I have at times assumed some self-justification in the fact that as a slave my sexual life is not my own, that in a sense I am made to be promiscuous. But more recently I have come to feel a bit guilty about that assumption. To say I am forced to have sex isn’t really true. Yes and no. My original agreement to become a slave was consent for everything that it requires of me. And there are always options for me to say no. But I don’t say no. And, in fact, I enjoy my life of slavery, my life of so-called promiscuity — not every situation or moment or order or sexual act, but most of it I like, if not truly adore.

I was flash-backing  about my life, the times before I got into active submission and before entering into the slave life. I was an independent professional woman who acted freely. I was never a social butterfly, but I did have relationships, and frankly slept with multiple people. So was I promiscuous? Is there a specific number of sexual experiences one is allowed before the term “whore” becomes appropriate? Is it four, ten, twenty? How do we calculate at what point I actually become a whore?

I went back to memories of high school and college: how we as girls created hierarchies of classmates, categorizing ourselves into groups — girls who were popular, girls who were pretty, girls who were fun, girls who weren’t virgins, and then girls who slept around. This became a social ladder, and we all spent obscene amounts of emotional energy obsessing over where we were on it, aware the worst thing would be the lowest rung, and to be called a “slut.”

So do we — do I — do the same thing now? After all, it’s a bit ridiculous for me as a real slave to put myself on a ladder above that of a prostitute. She sells her body, yes, but then I’ve given away my body. Is there really a moral difference there between a sex worker and a sex slave?
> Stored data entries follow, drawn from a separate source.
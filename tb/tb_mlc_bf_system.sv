// tb_mlc_bf_system: end-to-end test of the MLC flash read path at the
// default size (N=1296, Z=108, IT_MAX=300, 8 cells per beat), with the
// top's parameters left at their defaults.
//
// Random codewords of the code are written into a behavioural MLC flash
// model, aged with single-step retention loss and read back through the
// design. For every codeword the testbench works out, on its own, the hard
// word y and the reliability vector from the aged cell states, and:
//   - in A-GDBF / GDBF mode runs the reference decoder of tb_code_pkg and
//     requires the same success flag, iteration count and output word;
//   - in A-PGDBF mode requires a successful result to be a codeword, and
//     reliable bits never to change;
//   - for codewords decoded by an idle decoder, requires done to come
//     iters+2 clocks after the last beat (one clock per iteration).
// Mechanisms that must each happen at least once: both page layouts, MSB
// and LSB page decodes, A-GDBF, A-PGDBF and the non-adapted decoder,
// successful and failed (IT_MAX) decodes, back-pressure on the cell stream,
// a read streamed while the decoder works, and a codeword that only the
// reliability information makes decodable.
module tb_mlc_bf_system;
  import tb_code_pkg::*;
  localparam int Z = 108, DV = 3, DC = 12, IT_MAX = 300, PW = 8, P = 8;
  localparam int N = Z * DC;
  localparam int KW = $clog2(IT_MAX + 1);
  typedef code_model #(Z, DV, DC) code_t;
  typedef logic [N-1:0] word_t;

  typedef struct {
    word_t x, y, rel;
    bit    prob, use_rel, shared, sel_msb;
    bit    ref_ok;
    int    ref_iters;
    word_t ref_word;
    longint last_beat_cycle;
    bit    idle_at_end;
  } item_t;

  logic clk = 0, rst_n = 0;
  logic cfg_shared, cfg_sel_msb, cfg_prob, cfg_use_rel;
  logic [PW-1:0] cfg_p;
  logic [31:0] cfg_seed;
  logic cell_valid, cell_ready, busy, dec_done, dec_success;
  logic [P-1:0] cell_msb, cell_lsb;
  logic [KW-1:0] dec_iters;
  word_t dec_word;

  // flash model
  logic fm_prog, fm_age, fm_rd_start, fm_busy;
  logic [15:0] fm_age_thr;
  int fm_cells;
  word_t fm_pmsb, fm_plsb, st_msb, st_lsb;

  int checks = 0, failures = 0;
  longint cycle = 0;
  int outstanding = 0;   // codewords fully streamed, not yet decoded
  item_t q[$];
  code_t code;

  // mechanism counters
  int n_sep_lsb = 0, n_sep_msb = 0, n_shared = 0, n_agdbf = 0, n_apgdbf = 0, n_plain = 0;
  int n_ok = 0, n_fail = 0, n_stall = 0, n_overlap = 0, n_rel_gain = 0, n_lat = 0, n_exact = 0;

  mlc_bf_system dut (.*);

  mlc_flash_model #(.N_CELLS(N), .P(P)) flash (
    .clk, .rst_n, .prog(fm_prog), .prog_msb(fm_pmsb), .prog_lsb(fm_plsb),
    .age(fm_age), .age_thr(fm_age_thr), .rd_start(fm_rd_start), .rd_cells(fm_cells),
    .rd_valid(cell_valid), .rd_ready(cell_ready), .rd_msb(cell_msb), .rd_lsb(cell_lsb),
    .rd_busy(fm_busy), .st_msb, .st_lsb
  );

  always #5 clk = ~clk;

  task automatic check(input bit ok, input string msg);
    checks++;
    if (!ok) begin failures++; $display("FAIL %s", msg); end
  endtask

  // Charge levels 11 < 10 < 00 < 01; a read bit is reliable when the state
  // one level higher (the only other possible origin) has the same bit.
  function automatic logic [1:0] higher(logic [1:0] s);
    case (s)
      2'b11:   return 2'b10;
      2'b10:   return 2'b00;
      2'b00:   return 2'b01;
      default: return 2'b01;
    endcase
  endfunction

  // stream monitor: back-pressure, overlap, end of each read
  // and the decode monitor, in one process so that cycle is race-free
  always @(posedge clk) begin
    cycle++;
    if (cell_valid && !cell_ready) n_stall++;
    if (cell_valid && cell_ready && outstanding > 0) n_overlap++;
    if (rst_n && dec_done) begin
      item_t it;
      if (q.size() == 0) begin
        check(0, "dec_done with no codeword outstanding");
      end else begin
        it = q.pop_front();
        outstanding--;
        if (dec_success) n_ok++; else n_fail++;
        check((((dec_word ^ it.y) & it.rel & {N{it.use_rel}})) == '0, "a reliable bit was flipped");
        if (!it.prob) begin
          check(dec_success == it.ref_ok && int'(dec_iters) == it.ref_iters && dec_word == it.ref_word,
                $sformatf("GDBF mismatch: dut ok=%0b it=%0d, ref ok=%0b it=%0d, word %s", dec_success,
                          dec_iters, it.ref_ok, it.ref_iters, dec_word == it.ref_word ? "same" : "differs"));
        end else begin
          if (dec_success) check(code.syn_weight(dec_word) == 0, "PGDBF success on a non-codeword");
          else check(dec_iters == KW'(IT_MAX), "PGDBF gave up before IT_MAX");
        end
        if (dec_success && dec_word == it.x) n_exact++;
        // done is set by the edge iters+2 after the last beat's edge and
        // seen here one edge later
        if (it.idle_at_end) begin
          n_lat++;
          check(cycle - it.last_beat_cycle == longint'(dec_iters) + 3,
                $sformatf("latency %0d for %0d iterations", cycle - it.last_beat_cycle, dec_iters));
        end
      end
    end
  end

  // Build the expected item for the current flash contents and start a read.
  task automatic read(input bit shared, input bit sel_msb, input word_t x);
    item_t it;
    word_t vr;
    int k;
    it.x = x; it.shared = shared; it.sel_msb = sel_msb;
    it.prob = cfg_prob; it.use_rel = cfg_use_rel;
    for (int i = 0; i < (shared ? N / 2 : N); i++) begin
      logic [1:0] s, h;
      s = {st_msb[i], st_lsb[i]};
      h = higher(s);
      if (shared) begin
        it.y[2 * i] = s[1];  it.rel[2 * i]     = (s == 2'b01) || (h[1] == s[1]);
        it.y[2 * i + 1] = s[0]; it.rel[2 * i + 1] = (s == 2'b01) || (h[0] == s[0]);
      end else if (sel_msb) begin
        it.y[i] = s[1]; it.rel[i] = (s == 2'b01) || (h[1] == s[1]);
      end else begin
        it.y[i] = s[0]; it.rel[i] = (s == 2'b01) || (h[0] == s[0]);
      end
    end
    // the reliability rule must never mark a wrong bit
    check(((it.y ^ x) & it.rel) == '0, "reference marked an erroneous bit reliable");
    if (!it.prob) begin
      vr = it.y; k = 0;
      while (k < IT_MAX && code.gdbf_step(vr, it.y, cfg_use_rel ? it.rel : '0)) k++;
      it.ref_ok = (code.syn_weight(vr) == 0);
      it.ref_iters = k; it.ref_word = vr;
      if (cfg_use_rel && it.ref_ok) begin
        // would the non-adapted decoder have failed?
        word_t vp; int kp;
        vp = it.y; kp = 0;
        while (kp < IT_MAX && code.gdbf_step(vp, it.y, '0)) kp++;
        if (vp != x && vr == x) n_rel_gain++;
      end
    end
    if (shared) n_shared++; else if (sel_msb) n_sep_msb++; else n_sep_lsb++;
    if (!cfg_use_rel) n_plain++; else if (cfg_prob) n_apgdbf++; else n_agdbf++;
    @(negedge clk);
    cfg_shared = shared; cfg_sel_msb = sel_msb;
    fm_cells = shared ? N / 2 : N;
    fm_rd_start = 1;
    @(negedge clk);
    fm_rd_start = 0;
    while (fm_busy) @(negedge clk);
    it.last_beat_cycle = cycle;
    it.idle_at_end = (outstanding == 0);
    q.push_back(it);
    outstanding++;
  endtask

  task automatic write_flash(input word_t msb_page, input word_t lsb_page, input int thr);
    @(negedge clk);
    fm_pmsb = msb_page; fm_plsb = lsb_page; fm_prog = 1;
    @(negedge clk);
    fm_prog = 0; fm_age_thr = 16'(thr); fm_age = 1;
    @(negedge clk);
    fm_age = 0;
  endtask

  task automatic drain();
    int guard;
    guard = 0;
    while ((q.size() != 0 || busy) && guard < 20 * IT_MAX) begin @(negedge clk); guard++; end
  endtask

  // one round: configure the decoder, program random data, read pages
  task automatic round(input bit shared, input bit prob, input bit use_rel, input int thr,
                       input bit third = 0);
    word_t xm, xl, xs, pm, pl;
    drain();
    cfg_prob = prob; cfg_use_rel = use_rel; cfg_p = 8'd179; cfg_seed = $urandom;
    if (!shared) begin
      xm = code.random_codeword();
      xl = code.random_codeword();
      write_flash(xm, xl, thr);
      read(0, 0, xl);          // LSB page, then at once the MSB page
      read(0, 1, xm);
      if (third) read(0, 0, xl);   // queued behind two codewords: back-pressure
    end else begin
      xs = code.random_codeword();
      pm = $urandom; pl = $urandom;
      for (int i = 0; i < N / 2; i++) begin pm[i] = xs[2 * i]; pl[i] = xs[2 * i + 1]; end
      write_flash(pm, pl, thr);
      read(1, 0, xs);
      read(1, 0, xs);
    end
  endtask

  initial begin
    code = new();
    cfg_shared = 0; cfg_sel_msb = 0; cfg_prob = 0; cfg_use_rel = 1; cfg_p = 0; cfg_seed = 0;
    fm_prog = 0; fm_age = 0; fm_rd_start = 0; fm_age_thr = 0; fm_cells = N; fm_pmsb = '0; fm_plsb = '0;
    repeat (3) @(posedge clk);
    rst_n = 1;
    // moderate retention loss, all modes and layouts
    for (int r = 0; r < 4; r++) begin
      round(0, 0, 1, 700);
      round(0, 1, 1, 700);
      round(0, 0, 0, 700);
      round(1, 0, 1, 700);
      round(1, 1, 1, 700);
    end
    // heavy loss: decoder failures and back-pressure
    for (int r = 0; r < 3; r++) begin
      round(0, 0, 1, 4000, 1);
      round(0, 1, 1, 4000, 1);
    end
    // search for a word only the adapted decoder corrects
    for (int r = 0; r < 12 && n_rel_gain == 0; r++) round(0, 0, 1, 1800);
    drain();
    check(q.size() == 0, "codewords left undecoded");
    $display("code rank %0d (dimension %0d)", code.rank, N - code.rank);
    $display("layouts: sep-LSB=%0d sep-MSB=%0d shared=%0d | modes: A-GDBF=%0d A-PGDBF=%0d plain=%0d",
             n_sep_lsb, n_sep_msb, n_shared, n_agdbf, n_apgdbf, n_plain);
    $display("decodes: ok=%0d exact=%0d failed=%0d | stall cycles=%0d overlap beats=%0d reliability gains=%0d latency checks=%0d",
             n_ok, n_exact, n_fail, n_stall, n_overlap, n_rel_gain, n_lat);
    check(n_sep_lsb > 0 && n_sep_msb > 0 && n_shared > 0, "a layout was never exercised");
    check(n_agdbf > 0 && n_apgdbf > 0 && n_plain > 0, "a decoder mode was never exercised");
    check(n_ok > 0, "no successful decode");
    check(n_fail > 0, "no decode reached IT_MAX");
    check(n_stall > 0, "no back-pressure on the cell stream");
    check(n_overlap > 0, "no read overlapped a decode");
    check(n_rel_gain > 0, "reliability information never made the difference");
    check(n_lat > 0, "latency never checked");
    $display("TB_RESULT checks=%0d failures=%0d", checks, failures);
    $finish;
  end

  initial begin
    repeat (400000) @(posedge clk);
    failures++;
    $display("watchdog expired");
    $display("TB_RESULT checks=%0d failures=%0d", checks, failures);
    $finish;
  end
endmodule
The interesting thing about the incident (and from my point of view there really was no incident) was what happened after.

The situation was a business meeting with a number of Master’s colleagues and an outside agency. Master brought me in as an assistant for the meeting because his usual assistant, Karyn, was ill with the flu. He brings me in sometimes. Now Master’s lifestyle, and my enslavement to him, are common knowledge among his colleagues, and to some extent to the outside partners and agencies he works with. He is a very public person about all of this. And some from this outside agency had this same knowledge. But I am there as his assistant. This is business.

The man who called me a whore was from the outside agency. He’s maybe 25 or so, and very bright, but clearly full of himself. I was in the meeting room placing reports at each seat around the table. Hardly anyone was there yet. This young businessman was trying to be jokey with one of his agency buddies. And he said loudly to his buddy, intentionally so I could hear, “She’s his little whore.”

So, again, I am used to be called things like that. I’ve been called a whore many times and will be called a whore many more times. And as I’ve said, maybe I really am, definitionally, a whore. That’s all OK. And I knew what the young man was trying to do — to present himself as included in the circle of Master’s friends who are in the know about me. It was narcissistic of him, but that’s pretty common.

In the back in the coffee area was Mr. Karras. I’ve written about him before. He’s a long-time close friend and associate of Master Michael. He’s at the Skyway house all the time and he’s had me at different times.

Mr. Karras heard the whole thing.

A moment later, with coffee in hand, Mr. Karras walked over to the young man and his associate, gently but firmly put his hand at the back of the young man’s neck, and said, “Son, she is Michael’s pride and joy. What Shea has chosen to be to him is no business of yours. You have not been included in his circle, and if I hear anything like that from you again, I’ll make sure you never will be.”

Right. He did that.

Like I say, I was not actually offended by being called a whore. But what Mr. Karras said was pretty amazing.

After all that transpired, I looked at Mr. Karras across the room and mouthed the words, “Thank you.”

He nodded back with a crusty smile.

And for the rest of the day I was walking on sunshine.